The original Bangalore city was clustered around the fort and city market and covered the area until the present Mysore bank square. Today, there is a bus stop at the place where the Dharmabudi tank existed earlier. The old city had areas like Cottonpet, Sunkalpet, Kumbharpet and the Balepet areas. The medieval character of the city’s old settlements typical of any old village is indicated by the names of these areas.

Every community or professional caste had its own street or streets in every village or town of ancient times. Sigebeli is the settlements of Brahmins, reminiscent of old Agrahara or Brahmapuri. Kempapura Agrahara was another settlement of the Brahmins created by Kempe Gowda II towards the Magadi road area beyond the Brahmabudi tank. Parts of Gandhi Nagar area appear to have been reclaimed from the Dharmabudi tank during the early part of the nineteenth century.

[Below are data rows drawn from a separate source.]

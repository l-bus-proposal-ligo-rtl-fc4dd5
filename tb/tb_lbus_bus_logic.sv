// tb_lbus_bus_logic: runs bus reads and writes against a behavioural L-bus
// slave and measures every interval of the bus timing in ns, at the real
// 2^24 Hz clock (59.6 ns period), against the minimum times of the L-bus
// specification: t_ADDR >= 200, t_AH >= 50, t_DS >= 50, t_WR/t_RD >= 200,
// t_DH >= 50, t_CD >= 50, t_CA >= 50, t_CH >= 100. It also checks the cycle
// count of a write (12) and a read (11), the data rate (> 10 kB/s), ACK
// reporting for a decoded and a non-decoded address, ERR latching and
// clearing, the RESET line and stand-by.
`timescale 1ns/1ps
module tb_lbus_bus_logic;
  localparam realtime TCLK = 1.0e9 / 16777216.0;  // ns
  logic clk = 0, rst_n = 0;
  logic start = 0, write = 0, standby = 0, reset_req = 0, err_clr = 0;
  logic [15:0] addr = 0, wdata = 0;
  logic busy, done, ack_ok, rd_cap, err_latched;
  logic [15:0] rdata, ad_out, ad_in;
  logic ad_oe, addr_n, wr_n, bclk_n, reset_n;
  logic ack_n, err_n;
  int checks = 0, failures = 0;
  int n_stby = 0, n_noack = 0, n_err = 0;

  lbus_bus_logic dut (.*);
  always #(TCLK / 2) clk = ~clk;

  task automatic check(input logic cond, input string what);
    checks++;
    if (!cond) begin failures++; $display("FAIL %s at %0t", what, $realtime); end
  endtask

  // ---------------- behavioural slave at board address 0x42 ----------------
  logic [15:0] s_alat = 0, s_mem [8];
  logic        s_oe = 0, s_ack = 0, s_err = 0;
  logic [15:0] s_dout = 0;
  wire         s_sel = (s_alat[15:8] == 8'h42);
  assign ad_in = ad_oe ? ad_out : (s_oe ? s_dout : 16'hFFFF);
  assign ack_n = !s_ack;
  assign err_n = !s_err;

  always @(posedge addr_n) s_alat = ad_in;
  always @(negedge bclk_n) if (s_sel) begin
    #20 s_ack = 1;                       // t_AD typical
    if (wr_n) begin s_dout = s_mem[s_alat[3:1]]; s_oe = 1; end
  end
  always @(posedge bclk_n) begin
    if (s_sel && !wr_n) s_mem[s_alat[3:1]] = ad_in;
    #20 s_ack = 0; s_oe = 0;             // t_DD
  end

  // ---------------- timing monitor ----------------
  realtime t_addr_fall, t_addr_rise, t_clk_fall, t_clk_rise, t_wr_fall, t_ad_addr_end;
  realtime t_last_clk_rise = -1.0e9, t_last_ad_data = 0;
  logic    was_drv_addr = 0;
  always @(negedge addr_n) begin
    t_addr_fall = $realtime;
    check($realtime - t_last_clk_rise >= 50.0, "t_CA");
  end
  always @(posedge addr_n) begin
    t_addr_rise = $realtime;
    check($realtime - t_addr_fall >= 200.0, "t_ADDR");
  end
  always @(negedge wr_n) t_wr_fall = $realtime;
  always @(negedge bclk_n) begin
    t_clk_fall = $realtime;
    check($realtime - t_addr_rise >= 50.0, "t_CD");
    check($realtime - t_last_clk_rise >= 100.0, "t_CH");
    check(t_ad_addr_end - t_addr_rise >= 50.0, "t_AH");
    if (!wr_n) check($realtime - t_wr_fall >= 50.0, "t_DS");
  end
  always @(posedge bclk_n) begin
    t_clk_rise = $realtime;
    t_last_clk_rise = $realtime;
    check($realtime - t_clk_fall >= 200.0, "t_WR/t_RD");
  end
  // end of the address on AD: the first change of the controller's drive
  // after ADDR rose
  always @(posedge clk) begin
    if (addr_n && was_drv_addr && !(ad_oe && ad_out == dut.a_q)) t_ad_addr_end = $realtime;
    was_drv_addr = ad_oe && (ad_out == dut.a_q) && (dut.state inside {dut.S_ADDR, dut.S_AHOLD});
  end
  // data hold after CLK rises (write)
  realtime t_wr_rise;
  always @(posedge wr_n) begin
    t_wr_rise = $realtime;
    check($realtime - t_clk_rise >= 50.0, "t_DH");
  end

  // ---------------- command tasks ----------------
  task automatic bus_cycle(input logic w, input logic [15:0] a, input logic [15:0] d,
                           output int cycles, output logic ok, output logic [15:0] q);
    @(posedge clk);
    start <= 1; write <= w; addr <= a; wdata <= d;
    @(posedge clk);
    start <= 0;
    cycles = 0;
    #1;
    while (busy) begin @(posedge clk); #1; cycles++; end
    ok = ack_ok;
    q = rdata;
  endtask

  initial begin
    int cyc; logic ok; logic [15:0] q;
    realtime t0, t1;
    foreach (s_mem[i]) s_mem[i] = 0;
    repeat (3) @(posedge clk);
    rst_n <= 1;
    repeat (3) @(posedge clk);

    // writes then reads back
    for (int i = 0; i < 8; i++) begin
      bus_cycle(1, 16'h4200 + 16'(2 * i), 16'hA5A0 + 16'(i), cyc, ok, q);
      check(cyc == 12, "write cycle count"); if (cyc != 12) $display("cyc=%0d", cyc);
      check(ok, "write acknowledged");
      check(s_mem[i] == 16'hA5A0 + 16'(i), "slave received data");
    end
    t0 = $realtime;
    for (int i = 0; i < 8; i++) begin
      bus_cycle(0, 16'h4200 + 16'(2 * i), 0, cyc, ok, q);
      check(cyc == 11, "read cycle count"); if (cyc != 11) $display("cyc=%0d", cyc);
      check(ok, "read acknowledged");
      check(q == 16'hA5A0 + 16'(i), "read data");
    end
    t1 = $realtime;
    // data rate: 16 bytes in (t1-t0) ns must exceed 10 kB/s
    check(16.0 / ((t1 - t0) * 1.0e-9) > 10.0e3, "data rate > 10 kB/s");

    // address bit 0 is always zero on the bus
    bus_cycle(0, 16'h4203, 0, cyc, ok, q);
    check(q == 16'hA5A1 && s_alat[0] == 1'b0, "address bit 0 forced to zero");

    // nobody at 0x77: no ACK, bus floats high
    bus_cycle(0, 16'h7700, 0, cyc, ok, q);
    check(!ok, "no ACK from empty slot"); n_noack += !ok;
    check(q == 16'hFFFF, "empty bus reads ones");

    // stand-by: no bus activity
    standby <= 1;
    fork
      begin : watch
        @(negedge addr_n or negedge bclk_n);
        check(0, "bus activity during stand-by");
      end
      begin
        bus_cycle(1, 16'h4200, 16'h1234, cyc, ok, q);
        check(!ok, "stand-by refuses"); n_stby += !ok;
        check(s_mem[0] == 16'hA5A0, "stand-by: nothing written");
        repeat (20) @(posedge clk);
        disable watch;
      end
    join
    standby <= 0;

    // ERR is latched and can only be cleared once released
    check(!err_latched, "no ERR yet");
    s_err = 1; repeat (4) @(posedge clk);
    check(err_latched, "ERR latched"); n_err += err_latched;
    s_err = 0; repeat (4) @(posedge clk);
    check(err_latched, "ERR stays latched");
    err_clr <= 1; @(posedge clk); err_clr <= 0; @(posedge clk);
    check(!err_latched, "ERR cleared");

    // RESET
    reset_req <= 1; repeat (2) @(posedge clk); #1;
    check(!reset_n, "RESET driven low");
    reset_req <= 0; repeat (2) @(posedge clk); #1;
    check(reset_n, "RESET released");

    check(n_stby > 0 && n_noack > 0 && n_err > 0, "all mechanisms seen");
    $display("TB_RESULT checks=%0d failures=%0d", checks, failures);
    $finish;
  end

  initial begin
    repeat (20000) @(posedge clk);
    failures++;
    $display("TB_RESULT checks=%0d failures=%0d", checks, failures);
    $finish;
  end
endmodule
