// lbus_clock: timebase of the bus controller.
//
// The controller clock is the 2^24 Hz VCXO that is phase-locked to the
// fiber clock, so a 24-bit counter wraps exactly once per second. The
// counter is split into fields:
//   cnt[11:0]  phase inside one sample period (4096 Hz sample rate)
//   cnt[15:12] analog readback line (16 per AA value)
//   cnt[19:16] analog address AA (full cycle at 16 Hz)
//   cnt[23:20] 16 Hz frame number inside the second
// The outputs are one-cycle ticks at the end of each sample period
// (sample_tick), at the end of every 16th sample (aa_tick, 256 Hz) and of
// every 256th sample (frame_tick, 16 Hz). irq is the processor heartbeat:
// one cycle at every sample tick.
//
// A decoded 1 pps pulse (pps) restarts the counter at zero, which aligns the
// readback scan with GPS time; pps_sync is a one-cycle pulse when that
// happens, so the downstream counters restart too. The sample and clock
// rates follow the document. How the 1 pps is encoded on the clock fiber
// is not given: this block expects it already decoded, and the choice of IRQ
// rate is this design's own.
//
// With CLK_HZ and SAMPLE_HZ changed (for short simulations) the sample
// period is CLK_HZ/SAMPLE_HZ cycles, which must be a power of two.
module lbus_clock #(
  parameter int unsigned CLK_HZ    = 16_777_216,
  parameter int unsigned SAMPLE_HZ = 4096
) (
  input  logic clk,
  input  logic rst_n,
  input  logic pps,          // decoded 1 pps, one clk cycle wide
  output logic sample_tick,  // end of a sample period
  output logic aa_tick,      // end of 16 samples
  output logic frame_tick,   // end of 256 samples (16 Hz)
  output logic pps_sync,     // counter restarted by pps
  output logic irq,          // heartbeat to the processor
  output logic [3:0] frame_num // 16 Hz frame inside the current second
);
  localparam int unsigned DIV   = CLK_HZ / SAMPLE_HZ;
  localparam int unsigned PH_W  = (DIV > 1) ? $clog2(DIV) : 1;
  localparam int unsigned CNT_W = PH_W + 12;

  logic [CNT_W-1:0] cnt;
  logic             phase_end;

  assign phase_end = (cnt[PH_W-1:0] == PH_W'(DIV - 1));

  always_ff @(posedge clk or negedge rst_n) begin
    if (!rst_n) begin
      cnt         <= '0;
      sample_tick <= 1'b0;
      aa_tick     <= 1'b0;
      frame_tick  <= 1'b0;
      pps_sync    <= 1'b0;
    end else begin
      pps_sync    <= pps;
      if (pps) begin
        cnt         <= '0;
        sample_tick <= 1'b0;
        aa_tick     <= 1'b0;
        frame_tick  <= 1'b0;
      end else begin
        cnt         <= cnt + 1'b1;
        sample_tick <= phase_end;
        aa_tick     <= phase_end && (cnt[PH_W+3:PH_W] == 4'hF);
        frame_tick  <= phase_end && (cnt[PH_W+7:PH_W] == 8'hFF);
      end
    end
  end

  assign irq       = sample_tick;
  assign frame_num = cnt[PH_W+11:PH_W+8];

  initial begin
    assert (DIV >= 2 && (DIV & (DIV - 1)) == 0)
      else $error("lbus_clock: CLK_HZ/SAMPLE_HZ must be a power of two");
  end

endmodule
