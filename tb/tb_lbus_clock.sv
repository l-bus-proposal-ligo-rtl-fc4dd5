// tb_lbus_clock: checks the timebase against a cycle count kept by the
// testbench. With a sample period of 16 cycles (CLK_HZ = 16*4096) a
// sample tick must come every 16 cycles, an AA tick every 256 and a frame
// tick every 4096; a 1 pps pulse must restart all of them.
module tb_lbus_clock;
  localparam int unsigned DIV = 16;
  logic clk = 0, rst_n = 0, pps = 0;
  logic sample_tick, aa_tick, frame_tick, pps_sync, irq;
  logic [3:0] frame_num;
  int checks = 0, failures = 0;
  int n = 0;          // cycles since the last restart
  int n_s = 0, n_a = 0, n_f = 0;

  lbus_clock #(.CLK_HZ(DIV * 4096), .SAMPLE_HZ(4096)) dut (.*);

  always #5 clk = ~clk;

  task automatic check(input logic cond, input string what);
    checks++;
    if (!cond) begin failures++; $display("FAIL %s at n=%0d", what, n); end
  endtask

  // Independent reference: tick k of the sample chain comes one cycle after
  // the counter reaches k*DIV-1, i.e. when n == k*DIV (n counts edges).
  always @(posedge clk) if (rst_n) begin
    #1;
    check(sample_tick == (n > 0 && n % DIV == 0), "sample_tick");
    check(aa_tick     == (n > 0 && n % (DIV*16) == 0), "aa_tick");
    check(frame_tick  == (n > 0 && n % (DIV*256) == 0), "frame_tick");
    check(irq == sample_tick, "irq");
    if (n > 0) check(frame_num == 4'(n / (DIV*256)), "frame_num");
    n_s += sample_tick; n_a += aa_tick; n_f += frame_tick;
  end

  initial begin
    repeat (3) @(posedge clk);
    rst_n <= 1;
    // run two frames
    repeat (2 * DIV * 256 + 5) begin @(posedge clk); n++; end
    // pps restarts the chain
    pps <= 1; @(posedge clk); pps <= 0; n = 0;
    #1 check(pps_sync == 1'b1, "pps_sync");
    repeat (DIV * 256 + 3) begin @(posedge clk); n++; end
    check(n_f == 3, "frame count");
    check(n_a == 3 * 16, "aa tick count");
    $display("TB_RESULT checks=%0d failures=%0d", checks, failures);
    $finish;
  end

  initial begin
    repeat (200000) @(posedge clk);
    failures++;
    $display("TB_RESULT checks=%0d failures=%0d", checks, failures);
    $finish;
  end
endmodule
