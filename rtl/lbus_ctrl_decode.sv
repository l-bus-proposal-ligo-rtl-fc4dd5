// lbus_ctrl_decode: the controller's decoding logic.
//
// The processor talks to the controller's devices over an 8-bit data bus
// with a few address lines; this block turns the 6-bit register address into
// one device select (see up_reg_e in lbus_pkg for the map) and a 4-bit
// sub-address inside that device. Unused addresses select nothing and read
// as zero. Purely combinational. The map itself is this design's choice:
// the document only says a few control lines decode which device answers.
module lbus_ctrl_decode
  import lbus_pkg::*;
(
  input  logic [UP_ADR_W-1:0] adr,
  output dev_sel_t            sel,
  output logic [3:0]          sub
);
  always_comb begin
    sel = '0;
    sub = adr[3:0];
    unique casez (adr)
      6'b00000?:                  sel.baddr = 1'b1;  // 0x00-0x01
      6'b00001?:                  sel.bdata = 1'b1;  // 0x02-0x03
      REG_BCMD:                   sel.bcmd  = 1'b1;
      REG_CTRL:                   sel.ctrl  = 1'b1;
      6'b00011?, REG_ADC_TAG:     sel.adc   = 1'b1;  // 0x06-0x08
      REG_AACNT:                  sel.aacnt = 1'b1;
      6'b01????:                  sel.dac   = 1'b1;  // 0x10-0x1F
      default:                    sel       = '0;
    endcase
  end
endmodule
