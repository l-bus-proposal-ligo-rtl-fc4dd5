// tb_lbus_ctrl_decode: checks the device select and sub-address of every
// register address against the register map.
module tb_lbus_ctrl_decode;
  import lbus_pkg::*;
  logic [5:0] adr;
  dev_sel_t sel, exp;
  logic [3:0] sub;
  int checks = 0, failures = 0;

  lbus_ctrl_decode dut (.*);

  initial begin
    for (int a = 0; a < 64; a++) begin
      adr = 6'(a);
      exp = '0;
      if (a <= 1) exp.baddr = 1;
      else if (a <= 3) exp.bdata = 1;
      else if (a == 4) exp.bcmd = 1;
      else if (a == 5) exp.ctrl = 1;
      else if (a <= 8) exp.adc = 1;
      else if (a == 9) exp.aacnt = 1;
      else if (a >= 16 && a < 32) exp.dac = 1;
      #1;
      checks++;
      if (sel !== exp || sub !== 4'(a)) begin
        failures++; $display("FAIL adr=%h sel=%b exp=%b", a, sel, exp);
      end
    end
    $display("TB_RESULT checks=%0d failures=%0d", checks, failures);
    $finish;
  end

  initial begin
    #100000;
    failures++;
    $display("TB_RESULT checks=%0d failures=%0d", checks, failures);
    $finish;
  end
endmodule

The Cantonment area grew as a separate township after the British shifted their troops to the place in 1806 and the first camp was located at the present Air Force Hospital in 1808. The present cantonment also consists of many old villages like Halasur, Blackpally, Doddakunte and Akkithimmanahalli. It was no part of the old Bangalore pettahs. At Domlur on the periphery of the old cantonment, the Chokkanatha temple built by the Cholas still remains. At Blackpally or Shivaji Nagar, there existed a Catholic church which later took some shape of the 18th century and now its is the St Marys Basilica. The cantonment area also saw the construction of some of the beautiful buildings of the European Renaissance style. Both churches and secular buildings which were mostly government offices during the 19th century.

New extensions were added to the town in Chamrajpet and Seshadripuram. Chamrajpet was named after Chamraja Wodeyar in 1892, the latter named after Dewan Seshadri Iyer. The visit of a plague in 1898 caused the creation of two bigger extensions in 1898. These were Basavangudi named after Basaveshwara temple or the Bull Temple in Sukenahalli village and Malleshwaram named after the Kadu Malleshwara temple in old Mallapura village. The area in both the places was full of fields.

The next time you think of Bengaluru as the city of Bengaluru, you would do well to remember its origins. There are several people alive today who remember the two distinct facets to the city; the pettahs and the cantonment. These portions were welded and expanded to make the beautiful city we live in.